─── Input records ───

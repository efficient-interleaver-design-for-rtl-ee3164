// Self-checking test of the interleaver address generator for 64-QAM (six
// banks, block 1152) and 16-QAM (four banks, block 768). A write word is
// requested every cycle, six or four times faster than the one-bit-per-cycle
// reader, so both buffer halves fill and wr_ok must drop: this exercises the
// double-buffer full flags. Write addresses must run 0..HALF-1 in each half
// in turn; read bank, address and bit position must follow from the
// 802.16 permutation formulas: output bit m is input bit k = 12*(m%R) + m/R
// with R = NCBPS/12, stored in bank k%NCPC at offset k/NCPC, and it goes to
// position j(k) - NCPC*floor(m/NCPC) of its symbol.
module tb_il_addr_gen;
  logic clk = 0, rst_n = 0;
  always #5 clk = ~clk;

  localparam int NCFG = 2;
  localparam int CPC [NCFG] = '{6, 4};
  localparam int CBP [NCFG] = '{1152, 768};
  localparam int NBLK = 4;
  int checks_a [NCFG];
  int fails_a [NCFG];
  int stalls_a [NCFG];
  bit done_a [NCFG];

  for (genvar g = 0; g < NCFG; g++) begin : g_cfg
    localparam int NCPC = CPC[g];
    localparam int N = CBP[g];
    localparam int HALF = N / NCPC;
    localparam int R = N / 12;
    localparam int S = (NCPC + 1) / 2;
    localparam int AW = $clog2(2 * HALF);
    localparam int BW = $clog2(NCPC);

    logic wr_req, wr_ok, we, rd_en, rd_last;
    logic [AW-1:0] waddr, raddr;
    logic [BW-1:0] rd_bank, rd_pos;

    assign wr_req = rst_n;
    il_addr_gen #(.NCPC(NCPC), .NCBPS(N)) dut (.clk, .rst_n, .wr_req, .wr_ok, .we, .waddr,
      .rd_en, .rd_bank, .raddr, .rd_pos, .rd_last);

    int wcount = 0, rcount = 0;
    int writes_done_blocks;

    function automatic int jk(int k);
      int m;
      m = R * (k % 12) + k / 12;
      return S * (m / S) + (m + N - (12 * m) / N) % S;
    endfunction

    task automatic chk(bit ok, string what);
      checks_a[g]++;
      if (!ok) begin
        fails_a[g]++;
        if (fails_a[g] < 6) $display("cfg %0d %s (w%0d r%0d)", g, what, wcount, rcount);
      end
    endtask

    initial begin checks_a[g] = 0; fails_a[g] = 0; stalls_a[g] = 0; done_a[g] = 0; end

    always @(posedge clk) if (rst_n && !done_a[g]) begin
      if (wr_req && !wr_ok) stalls_a[g]++;
      if (we) begin
        int blk, off;
        blk = wcount / HALF; off = wcount % HALF;
        chk(int'(waddr) == (blk % 2) * HALF + off, "write address");
        // a block may only be written once the reader has freed its half
        chk(blk < 2 || rcount >= (blk - 1) * N, "write into unread half");
        wcount++;
      end
      if (rd_en) begin
        int blk, m, k, symbase;
        blk = rcount / N; m = rcount % N;
        k = 12 * (m % R) + m / R;
        symbase = m - m % NCPC;
        chk(wcount >= (blk + 1) * HALF, "read before block complete");
        chk(int'(rd_bank) == k % NCPC, "read bank");
        chk(int'(raddr) == (blk % 2) * HALF + k / NCPC, "read address");
        chk(int'(rd_pos) == jk(k) - symbase, "bit position");
        chk(rd_last == (m % NCPC == NCPC - 1), "symbol end");
        rcount++;
        if (rcount == NBLK * N) done_a[g] = 1;
      end
    end
  end

  initial begin
    repeat (3) @(posedge clk);
    rst_n <= 1;
  end

  initial begin
    int checks, failures;
    wait (done_a[0] && done_a[1]);
    checks = 0; failures = 0;
    for (int g = 0; g < NCFG; g++) begin
      checks += checks_a[g] + 1; failures += fails_a[g];
      if (stalls_a[g] == 0) begin failures++; $display("cfg %0d: wr_ok never dropped", g); end
    end
    $display("TB_RESULT checks=%0d failures=%0d", checks, failures);
    $finish;
  end

  initial begin
    int checks, failures;
    repeat (10000) @(posedge clk);
    checks = 0; failures = 1;
    for (int g = 0; g < NCFG; g++) begin checks += checks_a[g]; failures += fails_a[g]; end
    $display("watchdog expired");
    $display("TB_RESULT checks=%0d failures=%0d", checks, failures);
    $finish;
  end
endmodule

───

▸ **Task item**: Could you repeat exactly the lines above from the line with "int checks_a [NCFG];" up to and including the line with "il_addr_gen #(.NCPC(NCPC), .NCBPS(N))", and only those?

▸ **Answer for the task**:
  int checks_a [NCFG];
  int fails_a [NCFG];
  int stalls_a [NCFG];
  bit done_a [NCFG];

  for (genvar g = 0; g < NCFG; g++) begin : g_cfg
    localparam int NCPC = CPC[g];
    localparam int N = CBP[g];
    localparam int HALF = N / NCPC;
    localparam int R = N / 12;
    localparam int S = (NCPC + 1) / 2;
    localparam int AW = $clog2(2 * HALF);
    localparam int BW = $clog2(NCPC);

    logic wr_req, wr_ok, we, rd_en, rd_last;
    logic [AW-1:0] waddr, raddr;
    logic [BW-1:0] rd_bank, rd_pos;

    assign wr_req = rst_n;
    il_addr_gen #(.NCPC(NCPC), .NCBPS(N)) dut (.clk, .rst_n, .wr_req, .wr_ok, .we, .waddr,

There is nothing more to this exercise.